You can see where both parties stand. Democrats want nothing but DACA; Republicans, everything except it. Hence, a second bipartisan meeting, much like the first one attended by “Chuck and Nancy”, was convened. Not one to learn from a mistake, President Trump again nearly repeated his flub a second time. Dianne Feinstein, the Democratic Senator from the state of California, put to him a proposal that he should’ve reflexively batted aside. She asked of him his thoughts regarding a “clean DACA bill with a commitment that we do comprehensive immigration reform later”. This is a bit misleading, and frankly, quite cunning on her part, for if her proposal were to pass—that is, a clean DACA bill with no strings attached—the likelihood of her returning to the table for future negotiations would be nil. There simply would be no need. Having achieved her goal, she and the Democrats could then bask in having passed DACA, without having to lift a finger for anything “comprehensive” thereafter.

You’d expect President Trump, the sagacious sage of the deal that he is, to pick up on Feinstein’s chicanery right away. Not only didn’t he, but he nearly agreed to everything she said. It took Republican Senator Kevin McCarthy’s intervention (succeeding where Mnuchin had failed) to reel the president back from the edge and save him from falling into the same trap twice. Had McCarthy kept his peace and allowed Trump to drift away naively to the Left, we’d probably be looking at DACA on the books, a border wall forever relegated to a lifeless blueprint, and an anemic immigration system in need of repair.
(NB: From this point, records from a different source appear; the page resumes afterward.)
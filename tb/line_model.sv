// line_model: behavioural model (testbench only) of a serial line followed
// by an FPGA input delay element (IDELAY) sampled on the bit clock.
//
// The delay seen by the receiver is BASE_BITS whole bits plus
// (tap + PHASE) / TAPS_PER_BIT more; the sub-bit phase (tap + PHASE) %
// TAPS_PER_BIT tells where the sampling point falls in the bit. When it
// falls on the first or last tap of a bit, the sample sits on a data
// transition and any bit that differs from its neighbour comes out random:
// that is the closed part of the eye the link-up scan has to avoid.
//
// Fault injection: when inj_width_i is non-zero, the first run of exactly
// inj_width_i ones that is followed by a zero gets that zero turned into a
// one (the CDCM falling edge moves one bit later); inj_done_o pulses then.
module line_model #(
  parameter int BASE_BITS    = 3,
  parameter int PHASE        = 3,
  parameter int TAPS_PER_BIT = 10
) (
  input  logic       clk_bit,
  input  logic       serial_i,
  input  logic [4:0] tap_i,
  input  int         inj_width_i,
  output logic       inj_done_o,
  output logic       serial_o
);

  logic [63:0] hist = '0;
  int          run = 0;
  int          d, p;
  logic        b;

  always_ff @(posedge clk_bit) begin
    hist <= {hist[62:0], serial_i};
  end

  always @(posedge clk_bit) begin
    d = BASE_BITS + (int'(tap_i) + PHASE) / TAPS_PER_BIT;
    p = (int'(tap_i) + PHASE) % TAPS_PER_BIT;
    b = hist[d];
    if ((p == 0 || p == TAPS_PER_BIT - 1) && hist[d] != hist[d+1])
      b = 1'($urandom);
    inj_done_o <= 1'b0;
    if (inj_width_i != 0 && !b && run == inj_width_i) begin
      b = 1'b1;
      inj_done_o <= 1'b1;
    end
    run = b ? run + 1 : 0;
    serial_o <= b;
  end

endmodule
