// tb_mikumari_stream: continuous transfer between two link ends at the
// design's default parameters, the way the link is run in practice.
//
// After link-up both ends send NPKT maximum-size packets (16 user bytes)
// back to back while the master also sends a pulse every few hundred
// cycles. Every frame must arrive in order and intact with no checksum or
// frame error, every pulse must arrive at one fixed latency, and
// consecutive packets must start exactly (8 + 16) * 4 = 96 link cycles
// apart, the packet time the protocol allows for 16 user bytes.
module tb_mikumari_stream;
  import cdcm_pkg::*;

  localparam int NPKT = 400;

  logic clk = 1'b0, clk_bit = 1'b0, rst = 1'b1;
  always #4  clk_bit = ~clk_bit;
  always #40 clk     = ~clk;

  int checks = 0, failures = 0;
  longint cyc = 0;
  always @(posedge clk) cyc <= cyc + 1;

  logic       m_ser_o, s_ser_o, m_ser_i, s_ser_i, m_tap_ld, s_tap_ld, m_up, s_up;
  logic [4:0] m_tap, s_tap, m_slips, s_slips;
  logic       m_perr, s_perr, m_drop, s_drop, m_pulse, s_pulse, m_late, s_late;
  logic       m_pulse_i = 0;
  logic       m_req = 0, s_req = 0, m_ack, s_ack, m_busy, s_busy;
  logic [1:0] m_instr = 0, s_instr = 0, m_ri, s_ri;
  logic [4:0] m_rl, s_rl;
  logic [MAX_USER_BYTES-1:0][7:0] m_data = '0, s_data = '0, m_rd, s_rd;
  logic       m_rv, s_rv, m_cse, s_cse, m_fe, s_fe, d0, d1;

  mikumari_link u_m (
    .clk, .clk_bit, .rst, .serial_o(m_ser_o), .serial_i(m_ser_i),
    .idelay_tap_o(m_tap), .idelay_load_o(m_tap_ld), .link_up_o(m_up),
    .slip_count_o(m_slips), .pattern_err_o(m_perr),
    .pulse_i(m_pulse_i), .pulse_drop_o(m_drop), .pulse_o(m_pulse), .pulse_late_o(m_late),
    .tx_req_i(m_req), .tx_instr_i(m_instr), .tx_len_i(5'd16), .tx_data_i(m_data),
    .tx_ack_o(m_ack), .tx_busy_o(m_busy),
    .rx_valid_o(m_rv), .rx_instr_o(m_ri), .rx_len_o(m_rl), .rx_data_o(m_rd),
    .rx_csum_err_o(m_cse), .rx_frame_err_o(m_fe));

  mikumari_link u_s (
    .clk, .clk_bit, .rst, .serial_o(s_ser_o), .serial_i(s_ser_i),
    .idelay_tap_o(s_tap), .idelay_load_o(s_tap_ld), .link_up_o(s_up),
    .slip_count_o(s_slips), .pattern_err_o(s_perr),
    .pulse_i(1'b0), .pulse_drop_o(s_drop), .pulse_o(s_pulse), .pulse_late_o(s_late),
    .tx_req_i(s_req), .tx_instr_i(s_instr), .tx_len_i(5'd16), .tx_data_i(s_data),
    .tx_ack_o(s_ack), .tx_busy_o(s_busy),
    .rx_valid_o(s_rv), .rx_instr_o(s_ri), .rx_len_o(s_rl), .rx_data_o(s_rd),
    .rx_csum_err_o(s_cse), .rx_frame_err_o(s_fe));

  line_model #(.BASE_BITS(4), .PHASE(6)) u_ms (
    .clk_bit, .serial_i(m_ser_o), .tap_i(s_tap), .inj_width_i(0), .inj_done_o(d0),
    .serial_o(s_ser_i));
  line_model #(.BASE_BITS(9), .PHASE(2)) u_sm (
    .clk_bit, .serial_i(s_ser_o), .tap_i(m_tap), .inj_width_i(0), .inj_done_o(d1),
    .serial_o(m_ser_i));

  typedef logic [MAX_USER_BYTES-1:0][7:0] blk_t;
  blk_t q_ms[$], q_sm[$];
  longint preq[$];
  longint lat_ref = -1;
  int n_ms = 0, n_sm = 0, n_pulse = 0;

  function automatic blk_t rnd();
    blk_t b;
    for (int k = 0; k < MAX_USER_BYTES; k++) b[k] = 8'($urandom);
    return b;
  endfunction

  always @(posedge clk) if (!rst) begin
    if (s_rv) begin
      checks++;
      n_ms++;
      if (q_ms.size() == 0 || s_rl != 16 || s_rd != q_ms[0]) begin
        failures++;
        $display("ERROR: m->s frame %0d wrong", n_ms);
      end
      if (q_ms.size() != 0) void'(q_ms.pop_front());
    end
    if (m_rv) begin
      checks++;
      n_sm++;
      if (q_sm.size() == 0 || m_rl != 16 || m_rd != q_sm[0]) begin
        failures++;
        $display("ERROR: s->m frame %0d wrong", n_sm);
      end
      if (q_sm.size() != 0) void'(q_sm.pop_front());
    end
    if (m_cse || s_cse || m_fe || s_fe || m_perr || s_perr || m_drop || m_late) begin
      failures++;
      $display("ERROR: error flag at cycle %0d", cyc);
    end
    if (s_pulse) begin
      longint lat;
      checks++;
      n_pulse++;
      lat = (preq.size() != 0) ? cyc - preq.pop_front() : -1;
      if (lat_ref < 0) lat_ref = lat;
      if (lat != lat_ref) begin
        failures++;
        $display("ERROR: pulse latency %0d, first %0d", lat, lat_ref);
      end
    end
  end

  task automatic tick();
    @(posedge clk);
    #1;
  endtask

  // one end's sender: NPKT frames back to back, each ack at 96-cycle spacing
  task automatic stream_m();
    longint last = -1;
    m_data = rnd();
    q_ms.push_back(m_data);
    m_req = 1;
    for (int k = 0; k < NPKT; k++) begin
      do tick(); while (!m_ack);
      if (last >= 0) begin
        checks++;
        if (cyc - last != 96) begin
          failures++;
          $display("ERROR: m packets %0d cycles apart", cyc - last);
        end
      end
      last = cyc;
      if (k < NPKT - 1) begin
        m_data = rnd();
        q_ms.push_back(m_data);
      end else m_req = 0;
    end
  endtask

  task automatic stream_s();
    longint last = -1;
    s_data = rnd();
    q_sm.push_back(s_data);
    s_req = 1;
    for (int k = 0; k < NPKT; k++) begin
      do tick(); while (!s_ack);
      if (last >= 0) begin
        checks++;
        if (cyc - last != 96) begin
          failures++;
          $display("ERROR: s packets %0d cycles apart", cyc - last);
        end
      end
      last = cyc;
      if (k < NPKT - 1) begin
        s_data = rnd();
        q_sm.push_back(s_data);
      end else s_req = 0;
    end
  endtask

  initial begin
    repeat (20) tick();
    rst = 0;
    while (!(m_up && s_up) && cyc < 20000) tick();
    checks++;
    if (!(m_up && s_up)) begin
      failures++;
      $display("ERROR: no link-up");
    end
    repeat (20) tick();
    fork
      stream_m();
      stream_s();
      // pulses ride along with the frames; one pulse at a time
      repeat (NPKT / 4) begin
        repeat ($urandom_range(250, 400)) tick();
        m_pulse_i = 1;
        preq.push_back(cyc + 1);
        tick();
        m_pulse_i = 0;
      end
    join
    repeat (400) tick();
    checks++;
    if (n_ms != NPKT || n_sm != NPKT || q_ms.size() != 0 || q_sm.size() != 0 ||
        preq.size() != 0 || n_pulse == 0) begin
      failures++;
      $display("ERROR: received %0d/%0d frames, %0d pulses, %0d pulses missing",
               n_ms, n_sm, n_pulse, preq.size());
    end
    $display("%0d frames each way, %0d pulses at latency %0d", n_ms, n_pulse, lat_ref);
    $display("TB_RESULT checks=%0d failures=%0d", checks, failures);
    $finish;
  end

  initial begin
    repeat (NPKT * 100 + 30000) @(posedge clk);
    failures++;
    $display("ERROR: watchdog");
    $display("TB_RESULT checks=%0d failures=%0d", checks, failures);
    $finish;
  end
endmodule
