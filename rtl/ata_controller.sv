// ata_controller: ATA/ATAPI host controller of the SoEDC.
//
// Holds the PIO engine, used for task-file register cycles, and the DMA
// engine, used for Ultra DMA data transfers, and shares the ATA pins between
// them: while the DMA engine is busy it owns DIOR-, DIOW- and DD, otherwise
// the PIO engine does.  DMACK- comes only from the DMA engine, CS0-/CS1-/DA
// only from the PIO engine (negated while it is idle).  The device's reset
// line follows the chip reset.  The split into a PIO and a DMA engine is the
// design's; the pin sharing is the usual ATA host arrangement.
module ata_controller #(
  parameter int T_SETUP     = 4,
  parameter int T_ACTIVE    = 9,
  parameter int T_RECOVER   = 3,
  parameter int STROBE_CLKS = 2
) (
  input  logic               clk,
  input  logic               rst_n,
  // register cycles
  input  logic               pio_req,
  input  logic               pio_we,
  input  soe_pkg::ata_addr_t pio_addr,
  input  logic [15:0]        pio_wdata,
  output logic               pio_done,
  output logic [15:0]        pio_rdata,
  // data transfers
  input  logic               dma_start,
  input  logic               dma_to_dev,
  input  logic [23:0]        dma_words,
  output logic               dma_done,
  output logic               dma_wr_valid,
  output logic [15:0]        dma_wr_data,
  input  logic               dma_room,
  output logic               dma_rd_en,
  input  logic [15:0]        dma_rd_data,
  output logic               intrq_out,
  output logic [15:0]        dma_crc,      // Ultra DMA CRC of the last burst
  // ATA pins
  output logic               ata_reset_n,
  output logic [15:0]        dd_out,
  output logic               dd_oe,
  input  logic [15:0]        dd_in,
  output logic [2:0]         da,
  output logic               cs0_n,
  output logic               cs1_n,
  output logic               dior_n,
  output logic               diow_n,
  input  logic               iordy,
  input  logic               dmarq,
  output logic               dmack_n,
  input  logic               intrq
);
  logic        p_dior_n, p_diow_n, p_dd_oe, p_busy;
  logic [15:0] p_dd_out;
  logic        d_dior_n, d_diow_n, d_dd_oe, d_busy;
  logic [15:0] d_dd_out;
  logic        irq_s1, irq_s2;

  pio_engine #(.T_SETUP(T_SETUP), .T_ACTIVE(T_ACTIVE), .T_RECOVER(T_RECOVER)) u_pio (
    .clk, .rst_n, .req(pio_req), .we(pio_we), .addr(pio_addr), .wdata(pio_wdata),
    .done(pio_done), .rdata(pio_rdata), .busy(p_busy),
    .da, .cs0_n, .cs1_n, .dior_n(p_dior_n), .diow_n(p_diow_n),
    .dd_out(p_dd_out), .dd_oe(p_dd_oe), .dd_in);

  dma_engine #(.STROBE_CLKS(STROBE_CLKS)) u_dma (
    .clk, .rst_n, .start(dma_start), .to_dev(dma_to_dev), .words(dma_words),
    .done(dma_done), .busy(d_busy), .wr_valid(dma_wr_valid), .wr_data(dma_wr_data),
    .room(dma_room), .rd_en(dma_rd_en), .rd_data(dma_rd_data),
    .dmarq, .dmack_n, .dior_n(d_dior_n), .diow_n(d_diow_n), .iordy,
    .dd_out(d_dd_out), .dd_oe(d_dd_oe), .dd_in, .crc(dma_crc));

  assign dior_n = d_busy ? d_dior_n : p_dior_n;
  assign diow_n = d_busy ? d_diow_n : p_diow_n;
  assign dd_out = d_busy ? d_dd_out : p_dd_out;
  assign dd_oe  = d_busy ? d_dd_oe  : p_dd_oe;

  // INTRQ is asynchronous to the chip clock
  always_ff @(posedge clk or negedge rst_n) begin
    if (!rst_n) begin irq_s1 <= 1'b0; irq_s2 <= 1'b0; ata_reset_n <= 1'b0; end
    else begin irq_s1 <= intrq; irq_s2 <= irq_s1; ata_reset_n <= 1'b1; end
  end
  assign intrq_out = irq_s2;

  a_one_owner: assert property (@(posedge clk) disable iff (!rst_n) !(p_busy && d_busy));
endmodule
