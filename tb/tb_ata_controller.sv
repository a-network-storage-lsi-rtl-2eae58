// tb_ata_controller: drives the ATA controller like the command executer does
// and checks the result on the disk model: the task file for READ DMA of
// 3 sectors, the Ultra DMA burst into the host, INTRQ, the Status read that
// clears it; then WRITE DMA of 2 sectors from a host buffer and a second read
// that must return the written words.  The disk model also checks the burst
// CRC.  PIO and DMA must never drive the bus at the same time.
module tb_ata_controller;
  timeunit 1ns; timeprecision 1ps;
  import soe_pkg::*;
  logic clk = 0, rst_n = 0;
  always #4 clk = !clk;

  logic pio_req = 0, pio_we = 0, pio_done, dma_start = 0, dma_to_dev = 0, dma_done;
  ata_addr_t pio_addr = '0;
  logic [15:0] pio_wdata = 0, pio_rdata, dma_wr_data, dma_rd_data, dma_crc;
  logic [23:0] dma_words = 0;
  logic dma_wr_valid, dma_room = 1, dma_rd_en, intrq_out;
  logic ata_reset_n, dd_oe, cs0_n, cs1_n, dior_n, diow_n, iordy, dmarq, dmack_n, intrq;
  logic [15:0] dd_out, dd_in;
  logic [2:0] da;

  ata_controller dut (.*);

  int n_cmds, n_win, n_wout, n_crc_ok, n_crc_bad;
  logic [7:0] last_cmd;
  ata_disk_model #(.SECTORS(16)) disk (.clk, .reset_n(ata_reset_n), .dd_from_host(dd_out),
    .dd_host_oe(dd_oe), .dd_to_host(dd_in), .da, .cs0_n, .cs1_n, .dior_n, .diow_n, .iordy,
    .dmarq, .dmack_n, .intrq, .n_cmds, .n_words_in(n_win), .n_words_out(n_wout),
    .n_crc_ok, .n_crc_bad, .last_cmd);

  int checks = 0, failures = 0;
  task automatic check(input bit c, input string what);
    checks++;
    if (!c) begin failures++; $display("FAIL: %s", what); end
  endtask

  logic [15:0] got[$], src[$];
  int src_i = 0;
  always @(posedge clk) if (rst_n && dma_wr_valid) got.push_back(dma_wr_data);
  always @(posedge clk) if (rst_n && dma_rd_en) src_i <= src_i + 1;
  assign dma_rd_data = (src_i < src.size()) ? src[src_i] : 16'h0;

  task automatic reg_cycle(input bit w, input ata_addr_t a, input logic [15:0] d,
                           output logic [15:0] r);
    @(negedge clk); pio_req = 1; pio_we = w; pio_addr = a; pio_wdata = d;
    @(negedge clk); pio_req = 0;
    @(posedge clk iff pio_done);
    r = pio_rdata;
  endtask

  task automatic command(input logic [7:0] code, input int lba, input int cnt, input bit out);
    logic [15:0] r;
    reg_cycle(1, ATA_FEAT, 16'h0, r);
    reg_cycle(1, ATA_COUNT, 16'(cnt), r);
    reg_cycle(1, ATA_LBA_LO, 16'(lba & 255), r);
    reg_cycle(1, ATA_LBA_MID, 16'((lba >> 8) & 255), r);
    reg_cycle(1, ATA_LBA_HI, 16'((lba >> 16) & 255), r);
    reg_cycle(1, ATA_DEVICE, 16'hE0, r);
    reg_cycle(1, ATA_CMD, {8'h00, code}, r);
    @(negedge clk); dma_start = 1; dma_to_dev = out; dma_words = 24'(cnt * 256);
    @(negedge clk); dma_start = 0;
    @(posedge clk iff dma_done);
    @(posedge clk iff intrq_out);
    reg_cycle(0, ATA_CMD, 16'h0, r);
    check(r[7:0] == 8'h50, $sformatf("status %02x after %02x", r[7:0], code));
    repeat (4) @(posedge clk);
    check(!intrq_out, "status read clears INTRQ");
  endtask

  function automatic logic [15:0] pattern(input int lba, input int w);
    return 16'((lba * 16'h0101) ^ (w * 3) ^ 16'h5A00);
  endfunction

  always @(posedge clk) if (rst_n && dd_oe && !dmack_n && !(dut.u_dma.busy)) begin
    failures++; $display("FAIL: PIO drove DD during DMA");
  end

  initial begin
    int bad;
    repeat (3) @(posedge clk);
    #1 rst_n = 1;
    repeat (3) @(posedge clk);
    check(ata_reset_n, "device reset released");
    command(8'hC8, 5, 3, 0);
    bad = 0;
    for (int i = 0; i < 768; i++) if (got[i] != pattern(5 + i / 256, i % 256)) bad++;
    check(got.size() == 768 && bad == 0, $sformatf("READ DMA: %0d words, %0d wrong", got.size(), bad));
    for (int i = 0; i < 512; i++) src.push_back(16'($urandom));
    command(8'hCA, 9, 2, 1);
    check(n_win == 512, "WRITE DMA: 512 words taken by the disk");
    got.delete();
    command(8'hC8, 9, 2, 0);
    check(got == src, "written sectors read back");
    check(n_crc_ok == 3 && n_crc_bad == 0, "burst CRCs match");
    $display("TB_RESULT checks=%0d failures=%0d", checks, failures);
    $finish;
  end
  initial begin
    repeat (100000) @(posedge clk);
    failures++;
    $display("TB_RESULT checks=%0d failures=%0d", checks, failures);
    $finish;
  end
endmodule
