// eth_mac: gigabit Ethernet MAC controller of the SoEDC.
//
// Joins the GMII receiver (preamble strip, FCS check, store-and-forward
// buffer that drops bad frames) and the GMII transmitter (preamble, padding,
// FCS, inter-frame gap).  Both sides run on the 125 MHz clock, one byte per
// clock, which is the 1 Gb/s line rate.  The client side is a pair of byte
// streams with valid/ready/last.  The design names this block; how it works
// inside is this design's own choice.
module eth_mac #(
  parameter int RX_BUF_BYTES = 4096,
  parameter int IFG_BYTES    = 12
) (
  input  logic       clk,
  input  logic       rst_n,
  // GMII
  input  logic [7:0] gmii_rxd,
  input  logic       gmii_rx_dv,
  input  logic       gmii_rx_er,
  output logic [7:0] gmii_txd,
  output logic       gmii_tx_en,
  output logic       gmii_tx_er,
  // received frames (from destination MAC to end of payload/padding)
  output logic [7:0] rx_data,
  output logic       rx_last,
  output logic       rx_valid,
  input  logic       rx_ready,
  // frames to send (from destination MAC to end of payload)
  input  logic [7:0] tx_data,
  input  logic       tx_last,
  input  logic       tx_valid,
  output logic       tx_ready,
  output logic       rx_frame_good,
  output logic       rx_frame_bad
);
  eth_mac_rx #(.BUF_BYTES(RX_BUF_BYTES)) u_rx (
    .clk, .rst_n, .gmii_rxd, .gmii_rx_dv, .gmii_rx_er,
    .out_data(rx_data), .out_last(rx_last), .out_valid(rx_valid), .out_ready(rx_ready),
    .frame_good(rx_frame_good), .frame_bad(rx_frame_bad));

  eth_mac_tx #(.IFG_BYTES(IFG_BYTES)) u_tx (
    .clk, .rst_n, .in_data(tx_data), .in_last(tx_last), .in_valid(tx_valid),
    .in_ready(tx_ready), .gmii_txd, .gmii_tx_en, .gmii_tx_er);
endmodule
If I’m a Republican, the president’s negotiation “style” is a disquieting trend. For all his self-acclaimed negotiating prowess, he’s far too easily tempted by the aromas of the left. Democrats are playing him as if intoxicants. He’s too eager to jump in and bathe in their words, to swim there and leave his sobriety behind. That’s the danger of being at once a poor negotiator, ill-informed, and desperate to imbibe. Hopefully, there’s always a life-vest and a sharper mind to save him, because he obviously is incapable of making these deals alone.